Capital Journal
- Type: Daily newspaper
- Owner: Forum Communications Company
- Founded: 1881; 145 years ago
- Language: English
- Headquarters: Pierre, South Dakota
- Circulation: 2,932 (as of 2015)
- ISSN: 0893-5564
- Website: capjournal.com

= Capital Journal =

Newspaper in Pierre, South Dakota

The Capital Journal is a newspaper in Pierre, South Dakota, founded in 1881. It serves the South Dakota capital city of Pierre and the surrounding region, including Fort Pierre. As of December 2012, it reported a daily circulation of 10,750, with new issues published Monday through Friday (except Christmas Day and New Year's Day). It has been the official printed record of Hughes and Stanley counties in South Dakota since the year of its founding.

== History ==
In 1898, Charles H. Anderson acquired the Pierre Journal and the Daily Capital, and then merged the two to form the Capital Journal. Soon the Capital Journal Company was formed. Fred Denton was connected with the paper for a decade until 1901, when he sold his stock to Mr. Bartlett and S.A. Travis.

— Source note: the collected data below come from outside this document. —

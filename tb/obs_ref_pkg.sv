// obs_ref_pkg: reference model of one channel's index-based void search,
// used by the search engine and scheduler testbenches.
//
// The model keeps the voids of a channel as a list of slots, each holding at
// most one void (start, end), and applies the same booking rule as the RTL:
// the candidate is the latest void starting in a slot no later than the
// arrival slot; booking splits it into the part before and the part after
// the burst; a remainder of zero length vanishes and a remainder whose slot
// already holds a void is dropped. It also keeps every booked burst so the
// testbench can check that no two bursts on a channel overlap, a check that
// does not depend on the void bookkeeping at all.
package obs_ref_pkg;

  class obs_channel_model #(int NSLOT = 64, int TW = 17, int SHIFT = 11);
    bit          used  [NSLOT];
    int unsigned vstart[NSLOT];
    int unsigned vend  [NSLOT];
    int unsigned bursts_a[$];
    int unsigned bursts_e[$];
    int          cand;

    function new();
      reset();
    endfunction

    function void reset();
      foreach (used[i]) used[i] = 0;
      used[0]   = 1;
      vstart[0] = 0;
      vend[0]   = (1 << TW) - 1;
      bursts_a.delete();
      bursts_e.delete();
      cand = -1;
    endfunction

    static function int slot(int unsigned t);
      int unsigned s = t / (1 << SHIFT);
      return (s > NSLOT - 1) ? NSLOT - 1 : int'(s);
    endfunction

    // Search: returns 1 if the candidate void fits; gap = ta - void start.
    function bit search(int unsigned ta, int unsigned te, output int unsigned gap);
      cand = -1;
      gap  = 0;
      for (int i = slot(ta); i >= 0; i--) begin
        if (used[i]) begin
          cand = i;
          break;
        end
      end
      if (cand < 0) return 0;
      gap = ta - vstart[cand];
      return (vstart[cand] <= ta) && (te <= vend[cand]);
    endfunction

    // Book the burst into the candidate of the last search; returns 1 if the
    // remainder after the burst was dropped.
    function bit book(int unsigned ta, int unsigned te);
      int unsigned vs = vstart[cand];
      int unsigned ve = vend[cand];
      int          j  = slot(te);
      bit          dropped = 0;
      if (ta != vs) vend[cand] = ta;
      else          used[cand] = 0;
      if (te != ve) begin
        if (!used[j]) begin
          used[j]   = 1;
          vstart[j] = te;
          vend[j]   = ve;
        end else begin
          dropped = 1;
        end
      end
      bursts_a.push_back(ta);
      bursts_e.push_back(te);
      return dropped;
    endfunction

    // 1 if [ta, te] overlaps a burst already booked on this channel.
    function bit overlaps(int unsigned ta, int unsigned te);
      foreach (bursts_a[i])
        if (ta < bursts_e[i] && bursts_a[i] < te) return 1;
      return 0;
    endfunction

    function bit [NSLOT-1:0] vector();
      bit [NSLOT-1:0] v;
      foreach (used[i]) v[i] = used[i];
      return v;
    endfunction
  endclass

endpackage
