# Low-switching MBIST address generator

A memory built-in self-test (MBIST) has to visit every word of a memory several
times, once per pass of its test algorithm. For a test such as Zero-One the
order of the addresses does not matter, only that each appears exactly once
per pass. An n-bit LFSR is a cheap way to produce such a sweep, but every step
of a plain LFSR shifts the whole register, so on average about n/2 address
lines toggle every cycle. That toggling is dynamic power spent in the test,
and test power is limited.

This design splits the address in two:

```
 addr[N-1:2]  (N-2 bits)          addr[1:0]
 +------------------------------+ +-----------+
 |  modified complete LFSR      | | 2-bit     |
 |  (advances 1 step in 4)      | | complete  |
 |                              | | LFSR      |
 +------------------------------+ | (3 in 4)  |
                                  +-----------+
```

* The two low bits come from a 2-bit complete LFSR that walks the Gray cycle
  `11 -> 01 -> 00 -> 10`. Each of its steps changes exactly one address bit.
* The upper N-2 bits come from a complete LFSR: an LFSR whose period has been
  extended from 2^(N-2)-1 to 2^(N-2) so that it also passes through zero.
* Out of every four address steps, three advance the 2-bit part and one
  advances the upper part. The upper part therefore holds still while the
  low bits run through all four values, and a sweep covers all 2^N addresses
  in 2^N steps before it returns to its seed.

Only one step in four moves the wide register, so the address bus toggles far
less than with a single N-bit LFSR. Over one full sweep, the N=10 generator
switches 1791 address bits (seed 1111111111). A plain 10-bit LFSR switches
about 5 bits per step, which comes to roughly 5000 over the same sweep.

The RTL implements the generator described in "Efficient Memory Built in
Self Test Address Generator Implementation". It also contains a small
Zero-One MBIST wrapper (controller, pattern generator and response analyzer)
that drives an external memory with that generator.

## Address sequence

Starting from seed 00000, the 5-bit generator produces:

| step | upper (3 bits) | low (2 bits) | address | step | upper | low | address |
|-----:|:--:|:--:|:--:|-----:|:--:|:--:|:--:|
| 0  | 000 | 00 | 00000 | 16 | 011 | 00 | 01100 |
| 1  | 000 | 10 | 00010 | 17 | 011 | 10 | 01110 |
| 2  | 000 | 11 | 00011 | 18 | 011 | 11 | 01111 |
| 3  | 000 | 01 | 00001 | 19 | 011 | 01 | 01101 |
| 4  | 100 | 01 | 10001 | 20 | 101 | 01 | 10101 |
| 5  | 100 | 00 | 10000 | 21 | 101 | 00 | 10100 |
| 6  | 100 | 10 | 10010 | 22 | 101 | 10 | 10110 |
| 7  | 100 | 11 | 10011 | 23 | 101 | 11 | 10111 |
| 8  | 110 | 11 | 11011 | 24 | 010 | 11 | 01011 |
| 9  | 110 | 01 | 11001 | 25 | 010 | 01 | 01001 |
| 10 | 110 | 00 | 11000 | 26 | 010 | 00 | 01000 |
| 11 | 110 | 10 | 11010 | 27 | 010 | 10 | 01010 |
| 12 | 111 | 10 | 11110 | 28 | 001 | 10 | 00110 |
| 13 | 111 | 11 | 11111 | 29 | 001 | 11 | 00111 |
| 14 | 111 | 01 | 11101 | 30 | 001 | 01 | 00101 |
| 15 | 111 | 00 | 11100 | 31 | 001 | 00 | 00100 |

After step 31 the generator is back at 00000. The low two bits are not reset
when the upper part moves. Each group of four starts where the previous group
ended, so every step changes either one low bit or only the upper register.

## The modified complete LFSR (`mod_clfsr`)

This is an external-feedback (Fibonacci) shift register of M = N-2 flip-flops,
FF1 to FFM. On each of its steps every stage shifts one place towards FFM, and
FF1 loads a feedback bit D1. FF1 is the most significant address bit. D1 is the
XOR of:

* every stage Q_i whose coefficient b_i is 1 in a primitive polynomial of
  degree M, including Q_M, since b_M = 1 always;
* the NOR of stages 1 to M-1. This term sits in the position of b_0.

Without the NOR term this is a plain maximal-length LFSR: it never enters the
all-zero state and has period 2^M - 1. With the NOR term, the state
`0...01` moves to `0...00` rather than to `10...0`, and `0...00` moves on to
`10...0`. The all-zero state is thereby spliced into the cycle, which gives
period 2^M. The NOR must leave out the last stage. If it included every
stage, zero would be reached once from reset and never again, and the
sequence would no longer be complete.

The XOR is built as a chain of full-adder cells used only for their sum
(`rfa_cell`, wired together in `clfsr_feedback`). The carry input of the first
cell takes Q_M. Each cell adds two tapped stages, and passes its sum to the
carry input of the next cell. The last cell adds the NOR term and Q_1 and
outputs D1. Carry outputs are not used. Untapped inputs are constant 0 and
disappear in synthesis.

The taps for each degree come from `mbist_pkg::clfsr_taps(m)` (b_0 and b_m
are always 1):

| degree m | other taps | degree m | other taps |
|---|---|---|---|
| 2, 3, 4, 6, 7, 15, 22 | 1 | 14 | 12, 11, 1 |
| 5, 11, 21, 29 | 2 | 16 | 5, 3, 2 |
| 8, 19 | 6, 5, 1 | 18 | 7 |
| 9 | 4 | 23 | 5 |
| 10, 17, 20, 25, 28 | 3 | 26, 27 | 8, 7, 1 |
| 12 | 7, 4, 3 | 30 | 16, 15, 1 |
| 13, 24 | 4, 3, 1 | | |

Every polynomial in this table has been checked to be primitive. N is
therefore limited to 4 to 32; other values stop elaboration with an error.

## The 2-bit complete LFSR (`clfsr2`)

This is the degree-2 case of the same construction. The polynomial is
x^2+x+1, and the "NOR of stages 1..M-1" is just an inverter on Q1. A single
full-adder cell adds Q1, Q2 and NOT Q1, which gives NOT Q2, and loads it into
FF1 while FF1 shifts into FF2. The result is a two-bit Johnson/Gray counter:

| Q1 Q2 | NOT Q1 | FA sum = D1 | D2 = Q1 | next |
|---|---|---|---|---|
| 11 | 0 | 0 | 1 | 01 |
| 01 | 1 | 0 | 0 | 00 |
| 00 | 1 | 1 | 0 | 10 |
| 10 | 0 | 1 | 1 | 11 |

Q1 is address bit 1 and Q2 is address bit 0.

## Two rates from one clock (`dual_clock_gen`)

In the original scheme the two parts run on separate clocks. The 2-bit part
gets a "high-frequency" clock, which is the normal clock with every fourth
pulse removed. The upper part gets a "low-frequency" clock that carries only
those fourth pulses. Here the two clocks become two enables, `en_hi` and
`en_lo`, generated on one clock by a 2-bit phase counter. For each `step`
request the counter raises `en_hi` for phases 0, 1 and 2, and `en_lo` for
phase 3.

This keeps the RTL free of generated clocks. A clock-gating insertion step
in an ASIC flow turns the enables back into gated clocks for the two
register banks, and on an FPGA they map to flip-flop clock enables. A `load`
restarts the phase, so the first three steps after a new seed always belong
to the 2-bit part.

## Generator interface (`mbist_addr_gen`)

| port | dir | width | meaning |
|---|---|---|---|
| clk, rst_n | in | 1 | clock; asynchronous active-low reset to address 0 |
| step | in | 1 | advance one address; the new address appears after the clock edge |
| load | in | 1 | load `seed` into both parts and restart the 3:1 phase (priority over step) |
| seed | in | N | start address |
| addr | out | N | current address, registered |

The generator produces one address per clock while `step` is held high. It
uses N+2 flip-flops: N for the address and 2 for the phase counter.

## The Zero-One MBIST around it

`mbist_top` connects four blocks:

```
            +------------------+   step/load   +----------------+ addr
 start ---> | mbist_controller |-------------->| mbist_addr_gen |-----------> mem_addr
 seed  ---> |  W0 R0 W1 R1     |               +----------------+
 done  <--- |                  |  bg, rd_issue +-------------------+ wdata
 pass  <--- |                  |-------------->| mbist_pattern_gen |-------> mem_wdata
            |                  |               +-------------------+
            |                  |<-- fail --+   cmp_en, exp_data |
            +------------------+           |                    v
                                   +--------------------+
                   mem_rdata ----->| mbist_sig_analyzer |--> err_count, fail_bits
                                   +--------------------+
```

* **Controller.** When `start` arrives, the controller loads the seed into the
  generator and clears the analyzer. It then runs four passes: write all 0,
  read all 0, write all 1, read all 1. Each pass makes one memory access per
  clock at the current address and steps the generator. Because the
  generator returns to its seed after exactly 2^N steps, a pass ends when the
  address equals the seed again. The controller uses no address counter.
  That cycle is a one-clock bubble in which the next pass begins. After the
  last pass the controller waits `READ_LAT` clocks for the last compare, then
  raises `done` and sets `pass` to the analyzer's verdict.
* **Pattern generator.** It drives the solid background: all 0s or all 1s.
  It delays the read strobe and the expected word by `READ_LAT` clocks, so
  that they meet the memory's read data.
* **Response analyzer.** It compares each read word with the expected word.
  A mismatch sets a sticky `fail` flag and increments a saturating
  `err_count`. The mismatching bit positions are ORed into `fail_bits`.

A test from `start` to `done` takes 4*(2^N + 1) + READ_LAT + 1 clocks. With
the defaults that is 4102 clocks.

Memory interface: `mem_en` and `mem_we` qualify an access at `mem_addr`. Write
data is `mem_wdata`. `mem_rdata` must hold the word read `READ_LAT` clocks
after the read request.

Top-level parameters:

| parameter | default | meaning |
|---|---|---|
| N | 10 | address bits (memory of 2^N words), 4..32 |
| DATA_W | 8 | word width |
| READ_LAT | 1 | memory read latency in clocks, at least 1 |
| CNT_W | 16 | width of the mismatch counter |

## Switching activity

The figure counted here is the sum of the Hamming distances between
consecutive addresses over one sweep of 2^n addresses, which is 2^n - 1
transitions:

| seed | n | this RTL | published figure for the design |
|---|---|---|---|
| 11111 | 5 | 35 | 36 |
| 01001 | 5 | 33 | 32 |
| 1111111111 | 10 | 1791 | 1783 |
| 0100000001 | 10 | 1789 | 1777 |

The published figures for plain, bit-swapping and dual-speed LFSRs of the
same sizes are 85 and 5130 transitions, down to 64 and 2376 for the best
alternative.

The RTL does not match the published figures exactly. Their source
publishes an example sequence for the upper part of the 5-bit case (000, 100,
010, 110, 001, 101, ...) that is a bit-reversed binary count. A shift
register like the one described cannot produce that sequence. This RTL
follows the described shift-register structure and polynomial table, so its
upper-part sequence is 000, 100, 110, 111, 011, 101, 010, 001. The 2-bit
sequence and the 3:1 split match the published example exactly. How the
published counts were taken is not stated.

## Where this RTL departs from, or adds to, the original description

* **Two enables instead of two clocks** (see above).
* **NOR inputs.** The NOR covers stages 1 to M-1, not all M stages. This is
  the choice that makes the sequence complete, and it matches the
  schematic.
* **Seed load and reset.** A `load` port sets any seed. Reset clears the
  generator to address 0, which is the seed of the published example.
* **MBIST wrapper.** The controller, pattern generator and analyzer exist in
  the original only as blocks of a generic MBIST diagram. Everything inside
  them here is this design's own: the Zero-One pass sequence, the
  end-of-pass detection at the seed, the read-latency alignment, direct
  comparison instead of a compressed signature, and the diagnostic counters.
  So are the word width and the read latency.
* **Register count.** The published FPGA results list n registers for an
  n-bit generator. This RTL uses n+2, because of the phase counter.
* **Not modelled.** The memory under test is not part of the RTL. Power and
  FPGA area results cannot be reproduced in simulation.

## Files

`rtl/`:

| file | contents |
|---|---|
| `mbist_pkg.sv` | polynomial tap table `clfsr_taps()`, test phase enum `phase_e` |
| `rfa_cell.sv` | full-adder cell, sum only |
| `clfsr_feedback.sv` | chain of `rfa_cell`s computing D1 |
| `mod_clfsr.sv` | (N-2)-bit modified complete LFSR |
| `clfsr2.sv` | 2-bit complete LFSR |
| `dual_clock_gen.sv` | 3:1 high/low rate enables |
| `mbist_addr_gen.sv` | the address generator |
| `mbist_controller.sv`, `mbist_pattern_gen.sv`, `mbist_sig_analyzer.sv` | Zero-One MBIST blocks |
| `mbist_top.sv` | complete MBIST, memory ports brought out |

`tb/`: each module has a self-checking testbench, `tb_<module>.sv`. In
addition:

* `tb_mbist_top.sv` runs the full-size MBIST (1024 x 8 bits) three times: on
  a fault-free memory and with two stuck-at faults. It checks the verdict,
  the error count, the failing bits, the test length, that each address is
  accessed once per pass, the bus switching activity, and that every
  mechanism occurred.
* `tb_mbist_top_n5.sv` runs the 32-word configuration with a read latency
  of 2.
* `tb_mbist_addr_gen.sv` checks the published 5-bit example and the
  switching activity at n=5 and n=10.
* `mem_model.sv` is the behavioural memory, with stuck-at fault injection.

Each testbench prints `TB_RESULT checks=<n> failures=<m>` and stops itself.
A watchdog ends any run that hangs.

Simulating with Verilator 5, for example:

```
verilator --binary --timing --assert -Wno-fatal \
    rtl/mbist_pkg.sv tb/tb_mbist_top.sv -y rtl -y tb --top-module tb_mbist_top
./obj_dir/Vtb_mbist_top
```

Replace `tb_mbist_top` with any other testbench name. Every run takes well
under a second.

To change the memory size, set `N` on `mbist_top`; the taps follow from
`clfsr_taps(N-2)`. To use a different polynomial, give `clfsr_feedback` a
different `TAPS` vector. Any primitive polynomial of degree N-2 keeps the
sequence complete.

In 1905, John E. Hipple purchased the Capital Journal. He was elected town mayor in 1923, unsuccessfully ran for governor in 1926, and died in 1939 at age 74. He was succeeded as publisher by his son Robert B. Hipple. In 1955, J.E. Hipple was inducted into the South Dakota Newspaper Hall of Fame. In 1962, his widow Ruth B. Hipple died. In 1989, R.B. Hipple retired, was succeeded by his son John Hipple, and later died in 2000 at age 100. The paper was acquired by Wick Communications in 2005 from Terry and Kevin Hipple, and later sold to Forum Communications Company in 2026.

== Notable staff ==
Grand Forks Herald columnist Marilyn Hagerty began her journalism career with the paper while still in high school.